In other words, before applying the rule that "the damaged must distance himself," we must think about whether it is appropriate to do so in the situation. The same applies to corona-related restrictions, only on a countrywide level.

To Conclude

In summary, although the default position is indeed that the primary responsibility lies with those who are in danger, this does not allow the rest of us to act in a way that increases that danger. While every effort should be made by the government to allow people to go about their everyday lives wherever possible, every decision should be taken with care.

I must also re-iterate the position expressed when I first wrote about the topic – the government is the only body with the authority to decide what restrictions are necessary and reasonable. We can question and criticise and they may very well make mistakes, but to paraphrase a Mishna in Pirkei Avos, "Don't expect them to accept your view – they have the authority, not you."[12]



[1] While in some Russian cities this has been enforced by law, it may also be possible to encourage people at risk to isolate on a voluntary basis, facilitating this as much as possible by providing aid.

[2] The question makes five assumptions, of which the first four are the clear consensus but the fifth is much less clear:

1) For the majority, Covid-19 is potentially unpleasant but not significantly more dangerous than common viruses such as the flu.
2) For a minority of people (including the elderly, those with respiratory conditions and cancer patients), Covid-19 is highly dangerous.
3) Covid-19 is highly contagious.
4) Social distancing is effective at slowing the spread of Covid-19.
5) If everyone else is living their lives normally (or close to normally), the high-risk groups will need a higher (but still practical) level of restriction in order to keep themselves safe.

[3] Bava Basra 25b

[4] Bava Basra 18b

[5] While the principle that "the damaged must distance himself" certainly has limits (see for example this lengthy article in Hebrew), our case would seem to be clearly within most of these limits (the two possible exceptions are discussed below).

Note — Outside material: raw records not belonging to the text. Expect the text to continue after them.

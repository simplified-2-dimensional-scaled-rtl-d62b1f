// tb_s2ds_vnu: self-checking test of the variable-node unit.
//
// A degree-3 variable node gets random a-priori LLRs and CTV messages in
// the symmetric Q2.3 range; the reference forms z = F + sum(CTV), the hard
// decision z < 0 and each extrinsic sum F + sum of the other CTVs clamped
// to -31..+31, in sign-magnitude form (zero positive). Saturation in both
// directions is counted and must occur.
module tb_s2ds_vnu;
  import s2ds_pkg::*;

  localparam int unsigned DV = 3;

  logic signed [LLR_W-1:0] llr;
  logic signed [LLR_W-1:0] ctv [DV];
  sm_msg_t                 vtc [DV];
  logic signed [7:0]       z;
  logic                    hard;

  int checks = 0, failures = 0, sat_pos = 0, sat_neg = 0;

  s2ds_vnu #(.DV(DV)) dut (.llr_i(llr), .ctv_i(ctv), .vtc_o(vtc), .z_o(z), .hard_o(hard));

  task automatic check();
    int zz;
    #1;
    zz = int'(llr);
    for (int k = 0; k < int'(DV); k++) zz += int'(ctv[k]);
    checks++;
    if (int'(z) != zz || hard != (zz < 0)) begin
      failures++;
      $display("FAIL z=%0d hard=%0d want %0d", z, hard, zz);
    end
    for (int k = 0; k < int'(DV); k++) begin
      int e = zz - int'(ctv[k]);
      int sm;
      if (e > 31) begin e = 31; sat_pos++; end
      if (e < -31) begin e = -31; sat_neg++; end
      sm = vtc[k].sign ? -int'(vtc[k].mag) : int'(vtc[k].mag);
      checks++;
      if (sm != e || (e >= 0 && vtc[k].sign)) begin
        failures++;
        $display("FAIL edge %0d: got %0d (sign %0d) want %0d", k, sm, vtc[k].sign, e);
      end
    end
  endtask

  initial begin
    #100000;
    failures++;
    $display("watchdog expired");
    $display("TB_RESULT checks=%0d failures=%0d", checks, failures);
    $finish;
  end

  initial begin
    llr = 6'sd0;
    foreach (ctv[k]) ctv[k] = 6'sd0;
    check();
    llr = 6'sd31;
    foreach (ctv[k]) ctv[k] = 6'sd31;
    check();
    llr = -6'sd31;
    foreach (ctv[k]) ctv[k] = -6'sd31;
    check();
    repeat (5000) begin
      llr = LLR_W'($urandom_range(0, 62)) - 6'sd31;
      foreach (ctv[k]) ctv[k] = LLR_W'($urandom_range(0, 62)) - 6'sd31;
      check();
    end
    checks++;
    if (sat_pos == 0 || sat_neg == 0) begin
      failures++;
      $display("FAIL saturation never exercised");
    end
    $display("saturations: +%0d -%0d", sat_pos, sat_neg);
    $display("TB_RESULT checks=%0d failures=%0d", checks, failures);
    $finish;
  end

endmodule
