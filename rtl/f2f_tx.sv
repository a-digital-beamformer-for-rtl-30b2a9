// f2f_tx: sends FPGA1's four partial beams to FPGA0 over the 36-lane F2F bus.
//
// The 36 LVDS lanes run at up to 1.6 Gb/s each; at the logic clock each lane
// is fed through a 4:1 serialiser, so every clock hands F2F_SER = 4 bits per
// lane, i.e. four 36-bit beats, to the serialisers: 144 bits, enough for one
// partial-beam word (four complex 16+16 bit beams plus the 10-bit channel
// tag) per clock. Beat k (lanes[k]) carries beam k on lanes 31..0; lane 32 is
// set on beat 0 only and marks a word; lanes 35..33 carry the tag three bits
// at a time: channel bits 2..0, 5..3, 8..6, then {0, 0, start-of-frame}.
// A clock with no word sends all-zero beats.
// Interface: in_valid/in_word, no back-pressure: a word may come every clock.
// Timing: the beats of a word leave on lanes the clock after in_valid.
// The serialisers themselves (vendor I/O primitives) are outside this module.
// The 36 LVDS lanes and their rate follow the document; the 4:1 ratio and
// the beat format are this design's own, since the document does not
// describe the link protocol.
module f2f_tx
  import pharos2_pkg::*;
(
  input  logic                                  clk,
  input  logic                                  rst_n,
  input  logic                                  in_valid,
  input  pbeam_word_t                           in_word,
  output logic [F2F_SER-1:0][F2F_LANES-1:0]     lanes
);
  function automatic logic [2:0] tag_bits(input chan_tag_t t, input int unsigned b);
    case (b)
      0:       return t.chan[2:0];
      1:       return t.chan[5:3];
      2:       return t.chan[8:6];
      default: return {2'b00, t.sof};
    endcase
  endfunction

  always_ff @(posedge clk or negedge rst_n) begin
    if (!rst_n) lanes <= '0;
    else begin
      for (int k = 0; k < F2F_SER; k++)
        lanes[k] <= in_valid ? {tag_bits(in_word.tag, k), k == 0, in_word.beam[k]} : '0;
    end
  end

  initial begin
    assert (N_BEAMS == F2F_SER && CHAN_W == 9 && F2F_LANES == 36)
      else $fatal(1, "f2f_tx: beat format is laid out for 4 beams, 9-bit channels, 36 lanes, 4:1 serialisation");
  end
endmodule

Although carriers spread the virus in the public domain rather than from their own property, the virus is carried within a person's body (the private domain) and even when it leaves (e.g. when breathing), it does not cause damage immediately.

It is important to point out that based on this logic, theoretically even those confirmed positive for Covid would not have to isolate. However, practically if this was allowed it would likely be impossible to keep all of those in the at risk groups safe.

[6] Mitzvah 237 (in new editions. In the older prints, this appears in Kometz Hamincha siman 230).

[7] Rishonim such as Maharam MiRotenburg (Shu"t, Defus Prague siman 39) wrote the opposite explicitly. See Yabia Omer 8, Orach Chaim siman 37 for a summary. However, it should be pointed out that the Minchas Chinuch has a strong argument from the gemara, which appears to equate saving another person's life and returning a lost item, with the only difference being the obligation to spend money when this is necessary to save a life. Those who disagree maintain that a person does not have monetary ownership over his own body, a claim that is far from straightforward from a halachic viewpoint. See Amud Hayemini, siman 16, from page 195 onwards.

[8] As I wrote in Suicide and Euthanasia, there are even circumstances under which suicide cannot be criticised.

[9] This is actually stricter than both views in the Mishna – even if the tree was planted before the neighbour dug his pit, the tree owner must pay for any damages.

[10] See this ruling (in Hebrew), in particular in the name of the Pischei Choshen regarding the law of the land.